**** The records

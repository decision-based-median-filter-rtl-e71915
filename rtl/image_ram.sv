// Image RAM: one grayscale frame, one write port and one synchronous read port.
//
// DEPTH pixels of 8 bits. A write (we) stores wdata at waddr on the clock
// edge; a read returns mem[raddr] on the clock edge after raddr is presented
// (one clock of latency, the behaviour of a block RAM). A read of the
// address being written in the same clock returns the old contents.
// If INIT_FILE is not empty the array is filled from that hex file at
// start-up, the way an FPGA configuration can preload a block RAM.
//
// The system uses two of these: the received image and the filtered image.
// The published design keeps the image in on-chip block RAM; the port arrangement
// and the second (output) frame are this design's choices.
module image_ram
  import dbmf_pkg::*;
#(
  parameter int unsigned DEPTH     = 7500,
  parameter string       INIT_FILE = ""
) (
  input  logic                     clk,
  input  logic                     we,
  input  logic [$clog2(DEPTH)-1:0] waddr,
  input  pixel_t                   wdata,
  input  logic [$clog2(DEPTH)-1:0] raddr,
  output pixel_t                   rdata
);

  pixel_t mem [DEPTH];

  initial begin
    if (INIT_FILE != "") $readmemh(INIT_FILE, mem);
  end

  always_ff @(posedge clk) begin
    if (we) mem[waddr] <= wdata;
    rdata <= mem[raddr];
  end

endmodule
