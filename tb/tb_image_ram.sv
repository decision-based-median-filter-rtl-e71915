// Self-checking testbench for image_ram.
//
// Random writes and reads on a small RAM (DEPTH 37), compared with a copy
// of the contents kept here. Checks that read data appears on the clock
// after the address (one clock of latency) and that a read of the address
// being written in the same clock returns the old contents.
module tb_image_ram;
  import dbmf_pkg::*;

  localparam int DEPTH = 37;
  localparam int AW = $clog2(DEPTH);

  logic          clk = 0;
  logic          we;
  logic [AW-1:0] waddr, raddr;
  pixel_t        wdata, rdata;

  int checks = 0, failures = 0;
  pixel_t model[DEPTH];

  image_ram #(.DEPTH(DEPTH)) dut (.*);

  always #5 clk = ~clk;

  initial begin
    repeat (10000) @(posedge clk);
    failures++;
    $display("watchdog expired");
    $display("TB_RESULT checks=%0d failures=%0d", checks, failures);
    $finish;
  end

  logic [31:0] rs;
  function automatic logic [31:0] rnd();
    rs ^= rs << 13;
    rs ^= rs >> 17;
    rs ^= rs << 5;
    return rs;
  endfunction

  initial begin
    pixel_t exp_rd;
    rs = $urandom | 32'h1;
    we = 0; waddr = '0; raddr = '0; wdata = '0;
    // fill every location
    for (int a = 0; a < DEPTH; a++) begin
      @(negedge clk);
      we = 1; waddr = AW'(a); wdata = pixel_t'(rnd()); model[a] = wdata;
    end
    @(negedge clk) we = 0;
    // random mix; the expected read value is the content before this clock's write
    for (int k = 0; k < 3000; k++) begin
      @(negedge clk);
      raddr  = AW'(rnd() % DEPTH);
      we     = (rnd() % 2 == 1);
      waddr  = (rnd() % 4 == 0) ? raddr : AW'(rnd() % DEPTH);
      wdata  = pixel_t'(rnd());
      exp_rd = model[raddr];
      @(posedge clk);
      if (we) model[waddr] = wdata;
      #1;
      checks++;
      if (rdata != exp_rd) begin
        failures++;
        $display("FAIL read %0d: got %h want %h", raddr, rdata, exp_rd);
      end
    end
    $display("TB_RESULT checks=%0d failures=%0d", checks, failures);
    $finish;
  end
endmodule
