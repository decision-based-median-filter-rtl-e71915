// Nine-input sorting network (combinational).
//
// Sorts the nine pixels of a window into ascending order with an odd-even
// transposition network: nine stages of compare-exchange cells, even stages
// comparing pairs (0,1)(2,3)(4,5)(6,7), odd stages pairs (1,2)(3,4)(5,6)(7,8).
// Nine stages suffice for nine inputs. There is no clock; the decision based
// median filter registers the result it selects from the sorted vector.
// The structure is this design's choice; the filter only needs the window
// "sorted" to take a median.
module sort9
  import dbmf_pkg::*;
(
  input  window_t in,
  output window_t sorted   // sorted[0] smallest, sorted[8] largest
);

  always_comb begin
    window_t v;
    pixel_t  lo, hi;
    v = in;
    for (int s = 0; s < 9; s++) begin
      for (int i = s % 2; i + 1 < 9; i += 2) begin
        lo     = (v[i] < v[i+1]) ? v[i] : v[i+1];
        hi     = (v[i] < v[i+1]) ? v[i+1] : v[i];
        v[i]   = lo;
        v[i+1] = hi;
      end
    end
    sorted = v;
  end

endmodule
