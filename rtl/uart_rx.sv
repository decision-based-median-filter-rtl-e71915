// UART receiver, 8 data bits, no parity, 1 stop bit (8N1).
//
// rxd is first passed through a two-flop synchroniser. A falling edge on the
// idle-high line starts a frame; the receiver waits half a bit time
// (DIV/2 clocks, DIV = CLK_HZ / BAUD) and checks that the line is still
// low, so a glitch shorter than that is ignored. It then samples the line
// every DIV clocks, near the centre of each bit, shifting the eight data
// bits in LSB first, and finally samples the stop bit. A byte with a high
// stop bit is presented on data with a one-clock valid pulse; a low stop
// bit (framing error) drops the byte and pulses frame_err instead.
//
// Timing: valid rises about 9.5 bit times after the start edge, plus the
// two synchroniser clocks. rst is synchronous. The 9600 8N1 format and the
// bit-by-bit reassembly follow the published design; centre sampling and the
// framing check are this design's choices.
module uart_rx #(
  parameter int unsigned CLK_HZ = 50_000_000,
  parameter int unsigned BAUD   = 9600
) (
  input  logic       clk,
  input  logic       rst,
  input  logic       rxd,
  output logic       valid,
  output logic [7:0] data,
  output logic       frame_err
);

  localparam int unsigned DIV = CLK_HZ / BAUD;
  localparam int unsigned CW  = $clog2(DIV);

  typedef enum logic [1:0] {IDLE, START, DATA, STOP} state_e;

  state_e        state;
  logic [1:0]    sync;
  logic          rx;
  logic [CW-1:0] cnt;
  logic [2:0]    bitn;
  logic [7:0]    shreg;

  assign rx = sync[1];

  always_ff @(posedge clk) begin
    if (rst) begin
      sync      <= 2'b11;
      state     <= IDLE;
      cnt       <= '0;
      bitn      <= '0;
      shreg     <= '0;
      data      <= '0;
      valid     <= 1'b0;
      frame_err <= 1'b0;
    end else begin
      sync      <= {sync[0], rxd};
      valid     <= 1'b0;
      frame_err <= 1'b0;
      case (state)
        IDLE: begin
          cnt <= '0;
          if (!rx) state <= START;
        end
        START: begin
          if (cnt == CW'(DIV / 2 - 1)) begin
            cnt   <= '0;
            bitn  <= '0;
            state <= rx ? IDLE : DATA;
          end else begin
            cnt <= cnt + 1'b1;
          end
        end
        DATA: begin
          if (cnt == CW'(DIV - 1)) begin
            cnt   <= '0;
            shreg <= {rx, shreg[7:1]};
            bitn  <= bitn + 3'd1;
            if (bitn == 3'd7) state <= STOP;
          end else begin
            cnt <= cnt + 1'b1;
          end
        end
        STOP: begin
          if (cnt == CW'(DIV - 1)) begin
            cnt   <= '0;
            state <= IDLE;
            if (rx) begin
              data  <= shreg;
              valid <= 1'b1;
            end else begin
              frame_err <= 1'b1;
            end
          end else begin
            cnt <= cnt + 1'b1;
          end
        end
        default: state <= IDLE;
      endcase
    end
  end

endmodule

********

> [Work to be completed]: Extract exactly and only the lines above from the line containing "with an odd-even" through the line containing "parameter int unsigned CLK_HZ", both end lines included.

> [Completed task]:
// Sorts the nine pixels of a window into ascending order with an odd-even
// transposition network: nine stages of compare-exchange cells, even stages
// comparing pairs (0,1)(2,3)(4,5)(6,7), odd stages pairs (1,2)(3,4)(5,6)(7,8).
// Nine stages suffice for nine inputs. There is no clock; the decision based
// median filter registers the result it selects from the sorted vector.
// The structure is this design's choice; the filter only needs the window
// "sorted" to take a median.
module sort9
  import dbmf_pkg::*;
(
  input  window_t in,
  output window_t sorted   // sorted[0] smallest, sorted[8] largest
);

  always_comb begin
    window_t v;
    pixel_t  lo, hi;
    v = in;
    for (int s = 0; s < 9; s++) begin
      for (int i = s % 2; i + 1 < 9; i += 2) begin
        lo     = (v[i] < v[i+1]) ? v[i] : v[i+1];
        hi     = (v[i] < v[i+1]) ? v[i+1] : v[i];
        v[i]   = lo;
        v[i+1] = hi;
      end
    end
    sorted = v;
  end

endmodule
filename rtl/uart_rx.sv
repository decision-based-median-filter-rtl-e71915
// UART receiver, 8 data bits, no parity, 1 stop bit (8N1).
//
// rxd is first passed through a two-flop synchroniser. A falling edge on the
// idle-high line starts a frame; the receiver waits half a bit time
// (DIV/2 clocks, DIV = CLK_HZ / BAUD) and checks that the line is still
// low, so a glitch shorter than that is ignored. It then samples the line
// every DIV clocks, near the centre of each bit, shifting the eight data
// bits in LSB first, and finally samples the stop bit. A byte with a high
// stop bit is presented on data with a one-clock valid pulse; a low stop
// bit (framing error) drops the byte and pulses frame_err instead.
//
// Timing: valid rises about 9.5 bit times after the start edge, plus the
// two synchroniser clocks. rst is synchronous. The 9600 8N1 format and the
// bit-by-bit reassembly follow the published design; centre sampling and the
// framing check are this design's choices.
module uart_rx #(
  parameter int unsigned CLK_HZ = 50_000_000,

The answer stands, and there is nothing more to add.